# [Task objective]
Tally the lines of the entries in which the string "exactly" occurs, and say only how many.

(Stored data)

-=-=-=-=-

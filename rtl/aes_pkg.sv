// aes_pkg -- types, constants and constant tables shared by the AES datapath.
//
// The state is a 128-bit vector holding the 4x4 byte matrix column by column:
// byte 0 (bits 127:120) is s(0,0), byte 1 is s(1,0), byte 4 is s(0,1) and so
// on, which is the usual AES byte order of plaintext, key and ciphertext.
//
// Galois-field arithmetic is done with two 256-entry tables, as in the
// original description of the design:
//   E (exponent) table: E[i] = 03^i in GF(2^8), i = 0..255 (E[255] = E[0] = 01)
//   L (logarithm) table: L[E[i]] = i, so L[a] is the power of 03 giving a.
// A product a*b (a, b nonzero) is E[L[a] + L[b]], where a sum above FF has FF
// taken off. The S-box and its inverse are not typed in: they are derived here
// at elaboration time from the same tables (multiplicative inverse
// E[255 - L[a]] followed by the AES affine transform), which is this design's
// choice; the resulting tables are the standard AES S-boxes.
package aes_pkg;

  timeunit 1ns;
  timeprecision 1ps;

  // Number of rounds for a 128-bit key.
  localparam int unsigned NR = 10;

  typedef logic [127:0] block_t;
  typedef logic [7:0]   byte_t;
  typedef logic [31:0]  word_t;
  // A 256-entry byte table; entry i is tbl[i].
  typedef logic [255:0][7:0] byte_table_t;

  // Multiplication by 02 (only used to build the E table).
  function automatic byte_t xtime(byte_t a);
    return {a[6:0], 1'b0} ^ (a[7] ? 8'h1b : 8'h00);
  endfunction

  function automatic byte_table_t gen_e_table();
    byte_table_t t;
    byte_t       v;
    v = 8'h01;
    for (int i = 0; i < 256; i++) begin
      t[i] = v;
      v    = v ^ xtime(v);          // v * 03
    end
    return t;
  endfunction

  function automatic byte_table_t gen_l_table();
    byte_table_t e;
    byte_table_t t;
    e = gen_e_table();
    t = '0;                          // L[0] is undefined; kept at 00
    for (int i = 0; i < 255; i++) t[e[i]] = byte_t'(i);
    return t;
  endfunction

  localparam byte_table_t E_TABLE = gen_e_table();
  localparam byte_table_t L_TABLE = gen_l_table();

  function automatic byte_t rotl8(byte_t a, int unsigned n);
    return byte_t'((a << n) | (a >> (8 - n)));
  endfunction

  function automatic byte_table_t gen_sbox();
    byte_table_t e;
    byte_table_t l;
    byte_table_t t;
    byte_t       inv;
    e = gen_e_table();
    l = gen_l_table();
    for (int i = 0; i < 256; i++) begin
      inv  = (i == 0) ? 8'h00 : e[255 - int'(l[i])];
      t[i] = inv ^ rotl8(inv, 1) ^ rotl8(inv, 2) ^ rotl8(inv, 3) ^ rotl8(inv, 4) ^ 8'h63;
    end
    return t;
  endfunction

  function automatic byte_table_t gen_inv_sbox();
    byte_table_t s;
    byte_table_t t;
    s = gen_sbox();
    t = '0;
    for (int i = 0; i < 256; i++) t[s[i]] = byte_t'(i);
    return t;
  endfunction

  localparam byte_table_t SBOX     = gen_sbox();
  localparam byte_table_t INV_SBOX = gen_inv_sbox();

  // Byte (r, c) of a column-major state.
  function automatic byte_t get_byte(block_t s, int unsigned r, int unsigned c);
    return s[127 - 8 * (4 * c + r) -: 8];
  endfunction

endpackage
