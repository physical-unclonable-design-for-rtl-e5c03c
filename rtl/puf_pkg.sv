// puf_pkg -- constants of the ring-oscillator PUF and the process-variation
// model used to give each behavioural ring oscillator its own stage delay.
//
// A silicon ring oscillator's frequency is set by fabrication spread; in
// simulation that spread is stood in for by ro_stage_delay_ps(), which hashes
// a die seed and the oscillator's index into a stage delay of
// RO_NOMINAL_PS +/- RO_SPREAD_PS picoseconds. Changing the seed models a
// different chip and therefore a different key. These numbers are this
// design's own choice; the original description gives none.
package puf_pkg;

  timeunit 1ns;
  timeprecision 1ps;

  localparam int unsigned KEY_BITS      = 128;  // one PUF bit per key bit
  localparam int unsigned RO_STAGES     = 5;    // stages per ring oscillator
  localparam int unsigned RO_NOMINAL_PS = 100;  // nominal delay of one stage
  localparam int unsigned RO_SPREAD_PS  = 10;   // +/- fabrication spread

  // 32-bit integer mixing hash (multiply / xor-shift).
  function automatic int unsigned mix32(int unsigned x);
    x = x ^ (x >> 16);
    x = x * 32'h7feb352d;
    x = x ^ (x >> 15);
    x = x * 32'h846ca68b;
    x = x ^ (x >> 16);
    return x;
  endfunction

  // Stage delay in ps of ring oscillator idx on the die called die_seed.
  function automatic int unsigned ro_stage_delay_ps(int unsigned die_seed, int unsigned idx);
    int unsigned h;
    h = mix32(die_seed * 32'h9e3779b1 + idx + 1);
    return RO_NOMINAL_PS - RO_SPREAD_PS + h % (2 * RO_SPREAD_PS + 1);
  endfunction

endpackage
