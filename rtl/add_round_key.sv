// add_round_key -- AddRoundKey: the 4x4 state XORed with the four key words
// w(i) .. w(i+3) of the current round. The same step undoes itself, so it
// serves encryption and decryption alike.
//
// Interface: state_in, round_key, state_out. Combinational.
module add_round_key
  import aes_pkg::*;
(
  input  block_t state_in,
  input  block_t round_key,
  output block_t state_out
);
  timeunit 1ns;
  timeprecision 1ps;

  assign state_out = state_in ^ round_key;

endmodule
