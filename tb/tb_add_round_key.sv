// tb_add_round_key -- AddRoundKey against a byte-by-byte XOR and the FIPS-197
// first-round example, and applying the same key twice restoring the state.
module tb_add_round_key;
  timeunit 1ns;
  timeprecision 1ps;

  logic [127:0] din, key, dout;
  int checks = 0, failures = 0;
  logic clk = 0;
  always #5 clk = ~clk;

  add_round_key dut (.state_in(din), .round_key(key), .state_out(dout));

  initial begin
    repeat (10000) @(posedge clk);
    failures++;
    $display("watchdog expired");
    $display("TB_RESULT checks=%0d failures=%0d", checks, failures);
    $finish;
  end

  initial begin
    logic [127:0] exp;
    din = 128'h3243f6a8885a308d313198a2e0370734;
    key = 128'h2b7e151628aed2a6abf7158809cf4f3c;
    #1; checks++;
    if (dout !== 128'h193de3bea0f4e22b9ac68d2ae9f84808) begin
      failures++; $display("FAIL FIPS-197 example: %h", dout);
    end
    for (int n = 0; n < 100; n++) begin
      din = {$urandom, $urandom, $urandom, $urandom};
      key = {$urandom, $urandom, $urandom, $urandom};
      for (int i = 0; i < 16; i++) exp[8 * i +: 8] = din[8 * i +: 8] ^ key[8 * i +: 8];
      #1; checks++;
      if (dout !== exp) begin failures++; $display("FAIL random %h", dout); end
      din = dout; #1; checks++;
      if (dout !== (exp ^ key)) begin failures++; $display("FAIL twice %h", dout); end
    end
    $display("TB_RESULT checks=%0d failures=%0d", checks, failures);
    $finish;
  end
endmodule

-=-=-=-=-

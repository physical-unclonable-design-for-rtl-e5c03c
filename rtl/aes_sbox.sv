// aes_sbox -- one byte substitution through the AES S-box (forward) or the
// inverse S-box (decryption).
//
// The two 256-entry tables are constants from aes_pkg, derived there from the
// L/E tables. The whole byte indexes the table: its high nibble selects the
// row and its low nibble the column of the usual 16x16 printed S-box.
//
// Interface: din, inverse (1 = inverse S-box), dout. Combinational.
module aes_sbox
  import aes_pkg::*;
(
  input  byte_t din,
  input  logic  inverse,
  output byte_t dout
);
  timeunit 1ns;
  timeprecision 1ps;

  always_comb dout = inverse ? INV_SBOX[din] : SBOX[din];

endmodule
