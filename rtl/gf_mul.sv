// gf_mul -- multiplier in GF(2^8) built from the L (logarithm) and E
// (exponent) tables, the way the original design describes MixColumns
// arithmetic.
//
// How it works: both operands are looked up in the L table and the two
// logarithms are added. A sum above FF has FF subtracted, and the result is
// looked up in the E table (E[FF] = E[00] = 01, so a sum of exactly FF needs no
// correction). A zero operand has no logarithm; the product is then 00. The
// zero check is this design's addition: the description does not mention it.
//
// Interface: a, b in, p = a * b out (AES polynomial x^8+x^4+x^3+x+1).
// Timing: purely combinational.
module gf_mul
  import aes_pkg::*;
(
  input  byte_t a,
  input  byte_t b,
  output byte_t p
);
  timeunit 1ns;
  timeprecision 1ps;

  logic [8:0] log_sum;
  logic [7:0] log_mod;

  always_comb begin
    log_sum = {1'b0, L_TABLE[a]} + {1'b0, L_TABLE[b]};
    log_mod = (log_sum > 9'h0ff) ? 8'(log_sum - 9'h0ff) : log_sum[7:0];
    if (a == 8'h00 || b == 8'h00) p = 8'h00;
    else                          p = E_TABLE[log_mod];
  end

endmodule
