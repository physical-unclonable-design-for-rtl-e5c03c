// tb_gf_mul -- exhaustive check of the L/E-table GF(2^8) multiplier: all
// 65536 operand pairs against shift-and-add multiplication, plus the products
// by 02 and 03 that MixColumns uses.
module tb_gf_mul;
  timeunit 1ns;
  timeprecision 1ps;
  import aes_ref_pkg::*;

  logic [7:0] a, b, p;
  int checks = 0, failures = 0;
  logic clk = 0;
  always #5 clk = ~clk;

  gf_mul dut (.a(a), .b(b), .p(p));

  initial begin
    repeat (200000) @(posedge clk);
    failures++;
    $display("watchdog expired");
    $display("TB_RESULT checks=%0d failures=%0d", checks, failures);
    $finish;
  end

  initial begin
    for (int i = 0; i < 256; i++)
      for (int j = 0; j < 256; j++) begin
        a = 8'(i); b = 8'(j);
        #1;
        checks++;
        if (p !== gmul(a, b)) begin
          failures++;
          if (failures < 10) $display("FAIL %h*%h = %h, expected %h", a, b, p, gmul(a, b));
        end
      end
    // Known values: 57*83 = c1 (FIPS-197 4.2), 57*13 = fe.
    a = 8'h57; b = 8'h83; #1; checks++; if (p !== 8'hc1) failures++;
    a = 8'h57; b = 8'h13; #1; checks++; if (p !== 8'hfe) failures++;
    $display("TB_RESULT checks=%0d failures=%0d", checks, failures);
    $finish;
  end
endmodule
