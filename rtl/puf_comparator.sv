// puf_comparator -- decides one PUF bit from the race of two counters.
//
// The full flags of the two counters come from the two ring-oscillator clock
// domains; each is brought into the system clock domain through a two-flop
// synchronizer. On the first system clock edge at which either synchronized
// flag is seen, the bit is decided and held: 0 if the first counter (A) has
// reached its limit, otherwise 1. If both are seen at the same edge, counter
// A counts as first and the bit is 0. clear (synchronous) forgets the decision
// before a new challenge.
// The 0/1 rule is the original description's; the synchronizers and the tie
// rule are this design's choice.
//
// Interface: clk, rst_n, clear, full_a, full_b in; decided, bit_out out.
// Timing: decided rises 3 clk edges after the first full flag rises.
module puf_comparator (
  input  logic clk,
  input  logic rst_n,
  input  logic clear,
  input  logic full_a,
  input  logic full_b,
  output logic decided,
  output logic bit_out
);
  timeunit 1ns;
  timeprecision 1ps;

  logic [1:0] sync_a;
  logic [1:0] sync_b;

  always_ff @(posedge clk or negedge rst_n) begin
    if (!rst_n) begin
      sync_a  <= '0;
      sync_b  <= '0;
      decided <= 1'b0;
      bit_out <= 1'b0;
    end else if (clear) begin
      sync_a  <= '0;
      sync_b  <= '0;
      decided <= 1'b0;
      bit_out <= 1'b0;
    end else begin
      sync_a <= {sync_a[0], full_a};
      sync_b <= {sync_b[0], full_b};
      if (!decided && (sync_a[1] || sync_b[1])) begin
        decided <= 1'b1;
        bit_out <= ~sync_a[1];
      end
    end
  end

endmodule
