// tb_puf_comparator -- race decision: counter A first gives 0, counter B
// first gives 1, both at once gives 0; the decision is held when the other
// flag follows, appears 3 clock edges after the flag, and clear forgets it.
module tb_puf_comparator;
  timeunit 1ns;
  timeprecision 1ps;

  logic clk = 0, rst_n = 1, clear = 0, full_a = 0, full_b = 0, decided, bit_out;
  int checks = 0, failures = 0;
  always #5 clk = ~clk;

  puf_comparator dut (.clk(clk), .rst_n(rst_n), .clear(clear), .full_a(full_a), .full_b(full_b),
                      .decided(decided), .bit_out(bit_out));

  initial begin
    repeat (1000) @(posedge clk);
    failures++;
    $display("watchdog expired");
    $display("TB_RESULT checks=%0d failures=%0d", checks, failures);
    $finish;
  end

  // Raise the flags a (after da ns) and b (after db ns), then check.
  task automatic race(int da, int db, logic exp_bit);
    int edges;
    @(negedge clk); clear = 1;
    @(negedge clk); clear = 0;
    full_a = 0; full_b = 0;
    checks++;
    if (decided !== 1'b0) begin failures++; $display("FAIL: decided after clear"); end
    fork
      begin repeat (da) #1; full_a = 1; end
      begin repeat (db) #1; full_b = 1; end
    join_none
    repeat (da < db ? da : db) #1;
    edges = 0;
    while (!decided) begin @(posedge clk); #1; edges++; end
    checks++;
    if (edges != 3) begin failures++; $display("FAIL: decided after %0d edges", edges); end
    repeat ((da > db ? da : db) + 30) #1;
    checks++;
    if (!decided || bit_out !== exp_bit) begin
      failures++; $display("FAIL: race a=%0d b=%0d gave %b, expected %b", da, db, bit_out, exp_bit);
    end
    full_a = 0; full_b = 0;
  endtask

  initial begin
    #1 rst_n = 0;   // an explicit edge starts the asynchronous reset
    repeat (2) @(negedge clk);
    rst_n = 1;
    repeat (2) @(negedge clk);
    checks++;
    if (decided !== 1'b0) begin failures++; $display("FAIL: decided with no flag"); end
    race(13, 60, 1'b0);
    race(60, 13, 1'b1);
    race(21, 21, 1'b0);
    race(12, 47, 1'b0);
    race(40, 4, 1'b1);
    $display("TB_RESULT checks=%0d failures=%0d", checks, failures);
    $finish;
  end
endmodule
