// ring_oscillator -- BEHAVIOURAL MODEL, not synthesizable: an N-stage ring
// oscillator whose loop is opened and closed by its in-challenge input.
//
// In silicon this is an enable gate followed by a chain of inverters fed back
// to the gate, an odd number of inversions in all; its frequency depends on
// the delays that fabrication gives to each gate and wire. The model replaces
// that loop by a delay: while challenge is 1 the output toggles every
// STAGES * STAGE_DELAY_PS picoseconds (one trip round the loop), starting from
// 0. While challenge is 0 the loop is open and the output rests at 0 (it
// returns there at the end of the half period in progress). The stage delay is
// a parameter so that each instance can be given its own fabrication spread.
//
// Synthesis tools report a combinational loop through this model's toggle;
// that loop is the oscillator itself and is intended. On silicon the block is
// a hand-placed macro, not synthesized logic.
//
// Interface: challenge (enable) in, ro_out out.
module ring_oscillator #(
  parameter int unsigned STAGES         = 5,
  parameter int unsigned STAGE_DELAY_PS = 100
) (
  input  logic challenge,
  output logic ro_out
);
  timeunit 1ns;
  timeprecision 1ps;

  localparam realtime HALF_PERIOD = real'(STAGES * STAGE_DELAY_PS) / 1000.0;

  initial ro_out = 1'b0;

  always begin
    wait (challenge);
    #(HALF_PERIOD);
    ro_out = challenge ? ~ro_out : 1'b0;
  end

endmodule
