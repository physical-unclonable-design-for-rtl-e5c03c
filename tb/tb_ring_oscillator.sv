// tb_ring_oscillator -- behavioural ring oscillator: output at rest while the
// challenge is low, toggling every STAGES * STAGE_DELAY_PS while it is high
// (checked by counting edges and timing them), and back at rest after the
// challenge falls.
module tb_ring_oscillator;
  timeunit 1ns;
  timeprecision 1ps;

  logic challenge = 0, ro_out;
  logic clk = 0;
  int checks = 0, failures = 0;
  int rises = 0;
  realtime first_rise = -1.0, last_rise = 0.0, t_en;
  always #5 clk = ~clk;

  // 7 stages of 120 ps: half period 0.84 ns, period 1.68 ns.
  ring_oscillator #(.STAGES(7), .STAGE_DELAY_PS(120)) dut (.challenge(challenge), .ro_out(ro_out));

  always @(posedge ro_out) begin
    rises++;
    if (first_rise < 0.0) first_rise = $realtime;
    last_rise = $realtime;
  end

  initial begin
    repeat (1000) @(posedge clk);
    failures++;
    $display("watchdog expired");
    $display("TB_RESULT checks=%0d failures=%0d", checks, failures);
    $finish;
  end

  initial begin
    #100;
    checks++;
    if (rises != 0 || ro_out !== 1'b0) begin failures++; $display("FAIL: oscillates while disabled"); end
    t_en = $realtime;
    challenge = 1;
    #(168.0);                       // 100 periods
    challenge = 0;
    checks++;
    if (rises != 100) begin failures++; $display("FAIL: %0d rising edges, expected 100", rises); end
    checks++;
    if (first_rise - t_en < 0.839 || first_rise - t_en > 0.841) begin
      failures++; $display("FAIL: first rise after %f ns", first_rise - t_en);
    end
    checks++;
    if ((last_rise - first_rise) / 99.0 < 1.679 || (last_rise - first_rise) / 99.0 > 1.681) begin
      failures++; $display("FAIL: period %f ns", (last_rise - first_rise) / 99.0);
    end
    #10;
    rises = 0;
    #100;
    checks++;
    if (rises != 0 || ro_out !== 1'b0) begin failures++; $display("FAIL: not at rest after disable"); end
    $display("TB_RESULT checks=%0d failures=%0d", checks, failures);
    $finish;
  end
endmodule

-=-=-=-=-

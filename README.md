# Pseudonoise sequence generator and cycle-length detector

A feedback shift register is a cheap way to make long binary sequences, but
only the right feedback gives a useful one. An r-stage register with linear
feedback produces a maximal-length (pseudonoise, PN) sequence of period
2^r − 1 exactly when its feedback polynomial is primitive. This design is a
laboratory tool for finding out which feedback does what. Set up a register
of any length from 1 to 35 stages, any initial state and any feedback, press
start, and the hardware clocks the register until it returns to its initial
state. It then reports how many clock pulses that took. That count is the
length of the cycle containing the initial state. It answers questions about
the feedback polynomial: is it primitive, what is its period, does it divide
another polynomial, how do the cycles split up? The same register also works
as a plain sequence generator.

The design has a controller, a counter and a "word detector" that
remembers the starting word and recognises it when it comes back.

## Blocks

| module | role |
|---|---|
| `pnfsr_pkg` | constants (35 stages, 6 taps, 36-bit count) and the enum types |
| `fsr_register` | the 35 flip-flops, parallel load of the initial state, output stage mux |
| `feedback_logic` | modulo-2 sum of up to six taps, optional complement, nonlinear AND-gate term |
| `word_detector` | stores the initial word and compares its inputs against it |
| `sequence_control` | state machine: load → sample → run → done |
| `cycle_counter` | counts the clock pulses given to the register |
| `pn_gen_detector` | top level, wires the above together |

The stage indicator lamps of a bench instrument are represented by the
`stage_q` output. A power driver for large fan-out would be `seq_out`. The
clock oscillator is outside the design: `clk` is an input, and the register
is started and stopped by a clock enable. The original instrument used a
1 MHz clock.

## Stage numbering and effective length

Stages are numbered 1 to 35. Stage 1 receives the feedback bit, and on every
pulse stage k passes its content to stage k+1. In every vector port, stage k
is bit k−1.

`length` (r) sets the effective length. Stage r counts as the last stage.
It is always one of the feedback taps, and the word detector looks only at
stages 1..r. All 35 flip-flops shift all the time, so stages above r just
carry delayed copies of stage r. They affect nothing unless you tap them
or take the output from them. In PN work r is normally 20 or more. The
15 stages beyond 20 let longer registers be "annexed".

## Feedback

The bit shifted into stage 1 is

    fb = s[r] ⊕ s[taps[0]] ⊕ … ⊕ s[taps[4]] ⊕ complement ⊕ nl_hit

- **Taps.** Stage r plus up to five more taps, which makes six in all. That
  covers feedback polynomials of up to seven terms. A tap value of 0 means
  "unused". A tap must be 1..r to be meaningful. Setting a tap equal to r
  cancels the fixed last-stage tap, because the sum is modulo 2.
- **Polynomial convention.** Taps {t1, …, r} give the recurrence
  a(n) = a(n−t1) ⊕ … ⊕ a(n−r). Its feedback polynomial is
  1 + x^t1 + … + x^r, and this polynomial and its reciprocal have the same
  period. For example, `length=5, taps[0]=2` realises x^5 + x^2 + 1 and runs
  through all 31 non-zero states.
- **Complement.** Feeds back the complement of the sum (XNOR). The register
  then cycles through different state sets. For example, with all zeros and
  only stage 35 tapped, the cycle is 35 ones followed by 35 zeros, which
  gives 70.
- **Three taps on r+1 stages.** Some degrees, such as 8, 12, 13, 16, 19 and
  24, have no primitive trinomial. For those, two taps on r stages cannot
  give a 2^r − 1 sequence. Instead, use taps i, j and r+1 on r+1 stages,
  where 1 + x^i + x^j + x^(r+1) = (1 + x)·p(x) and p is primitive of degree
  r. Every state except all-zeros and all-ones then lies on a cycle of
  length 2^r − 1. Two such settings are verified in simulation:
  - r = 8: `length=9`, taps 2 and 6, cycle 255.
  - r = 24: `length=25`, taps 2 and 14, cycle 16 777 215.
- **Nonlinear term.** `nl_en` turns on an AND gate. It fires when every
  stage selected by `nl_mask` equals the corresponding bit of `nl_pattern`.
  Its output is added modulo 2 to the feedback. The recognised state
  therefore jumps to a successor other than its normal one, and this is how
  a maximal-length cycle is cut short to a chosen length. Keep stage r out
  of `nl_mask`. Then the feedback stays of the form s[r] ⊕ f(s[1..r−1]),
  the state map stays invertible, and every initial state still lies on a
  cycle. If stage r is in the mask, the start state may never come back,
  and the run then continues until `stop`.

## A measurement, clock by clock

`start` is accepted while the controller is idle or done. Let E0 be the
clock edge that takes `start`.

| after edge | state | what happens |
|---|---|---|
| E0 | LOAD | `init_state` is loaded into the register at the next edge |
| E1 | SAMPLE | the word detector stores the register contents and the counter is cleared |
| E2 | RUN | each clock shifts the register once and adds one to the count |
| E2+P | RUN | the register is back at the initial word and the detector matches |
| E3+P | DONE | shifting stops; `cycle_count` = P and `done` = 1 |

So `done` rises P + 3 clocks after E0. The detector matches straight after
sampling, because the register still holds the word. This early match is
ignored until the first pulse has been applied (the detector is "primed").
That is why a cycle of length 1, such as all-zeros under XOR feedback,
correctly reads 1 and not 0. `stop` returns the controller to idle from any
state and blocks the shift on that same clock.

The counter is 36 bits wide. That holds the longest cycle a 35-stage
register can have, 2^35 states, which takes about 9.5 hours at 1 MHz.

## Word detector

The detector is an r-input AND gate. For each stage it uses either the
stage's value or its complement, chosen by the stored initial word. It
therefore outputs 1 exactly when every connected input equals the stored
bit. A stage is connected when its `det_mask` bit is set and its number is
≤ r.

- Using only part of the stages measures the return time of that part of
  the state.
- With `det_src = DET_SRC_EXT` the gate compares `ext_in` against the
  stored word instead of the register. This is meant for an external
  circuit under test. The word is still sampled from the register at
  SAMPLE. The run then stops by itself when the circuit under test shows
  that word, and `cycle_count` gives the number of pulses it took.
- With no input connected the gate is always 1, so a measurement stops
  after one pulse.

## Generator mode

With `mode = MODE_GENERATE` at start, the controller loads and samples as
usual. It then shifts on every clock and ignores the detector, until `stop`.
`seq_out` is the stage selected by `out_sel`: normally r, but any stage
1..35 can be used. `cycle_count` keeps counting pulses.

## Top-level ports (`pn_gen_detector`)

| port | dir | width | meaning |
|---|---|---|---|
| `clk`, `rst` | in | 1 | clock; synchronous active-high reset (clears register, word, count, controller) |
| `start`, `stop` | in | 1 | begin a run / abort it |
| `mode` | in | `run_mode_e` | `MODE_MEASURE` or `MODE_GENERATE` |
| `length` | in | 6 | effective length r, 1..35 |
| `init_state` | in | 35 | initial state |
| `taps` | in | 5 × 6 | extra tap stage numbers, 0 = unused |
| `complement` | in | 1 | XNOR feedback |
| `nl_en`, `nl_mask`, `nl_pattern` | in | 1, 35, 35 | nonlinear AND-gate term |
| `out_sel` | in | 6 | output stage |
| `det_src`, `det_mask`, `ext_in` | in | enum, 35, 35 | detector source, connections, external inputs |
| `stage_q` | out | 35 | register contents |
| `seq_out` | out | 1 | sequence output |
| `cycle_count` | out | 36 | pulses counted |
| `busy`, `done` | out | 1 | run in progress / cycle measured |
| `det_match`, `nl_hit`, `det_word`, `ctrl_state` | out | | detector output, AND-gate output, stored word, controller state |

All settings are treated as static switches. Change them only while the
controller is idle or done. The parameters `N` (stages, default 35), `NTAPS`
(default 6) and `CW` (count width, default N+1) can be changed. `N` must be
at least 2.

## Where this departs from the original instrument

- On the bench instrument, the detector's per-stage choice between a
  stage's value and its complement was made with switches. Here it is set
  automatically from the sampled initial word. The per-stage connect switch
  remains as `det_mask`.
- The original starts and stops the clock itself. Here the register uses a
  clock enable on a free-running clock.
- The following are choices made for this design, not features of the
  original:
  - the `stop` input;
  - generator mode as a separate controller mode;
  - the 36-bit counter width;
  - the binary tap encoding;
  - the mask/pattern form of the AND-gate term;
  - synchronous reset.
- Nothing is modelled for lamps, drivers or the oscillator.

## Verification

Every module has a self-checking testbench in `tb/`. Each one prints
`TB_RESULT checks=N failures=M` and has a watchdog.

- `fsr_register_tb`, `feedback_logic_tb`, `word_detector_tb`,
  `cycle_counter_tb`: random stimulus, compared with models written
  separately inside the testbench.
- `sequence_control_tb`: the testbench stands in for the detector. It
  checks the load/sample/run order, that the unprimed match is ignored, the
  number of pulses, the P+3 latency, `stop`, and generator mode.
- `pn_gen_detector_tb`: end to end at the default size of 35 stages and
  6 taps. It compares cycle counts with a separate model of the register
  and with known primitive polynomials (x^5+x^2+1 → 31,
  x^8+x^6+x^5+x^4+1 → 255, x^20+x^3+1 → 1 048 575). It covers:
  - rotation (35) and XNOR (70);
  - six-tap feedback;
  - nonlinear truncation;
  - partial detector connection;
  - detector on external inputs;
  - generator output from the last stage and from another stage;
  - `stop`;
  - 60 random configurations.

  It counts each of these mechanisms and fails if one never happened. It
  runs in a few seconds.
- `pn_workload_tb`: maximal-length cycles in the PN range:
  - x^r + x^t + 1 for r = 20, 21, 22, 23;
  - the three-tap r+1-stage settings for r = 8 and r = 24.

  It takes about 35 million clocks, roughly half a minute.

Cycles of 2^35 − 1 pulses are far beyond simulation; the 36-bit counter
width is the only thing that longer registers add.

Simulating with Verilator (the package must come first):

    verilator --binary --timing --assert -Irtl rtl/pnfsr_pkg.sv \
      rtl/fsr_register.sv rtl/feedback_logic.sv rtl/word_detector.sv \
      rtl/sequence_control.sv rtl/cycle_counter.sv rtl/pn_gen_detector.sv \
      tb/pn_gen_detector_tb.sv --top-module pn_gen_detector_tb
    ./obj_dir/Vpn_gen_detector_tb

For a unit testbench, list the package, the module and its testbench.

-=-=-=-=-

# [Solution for this exercise]
3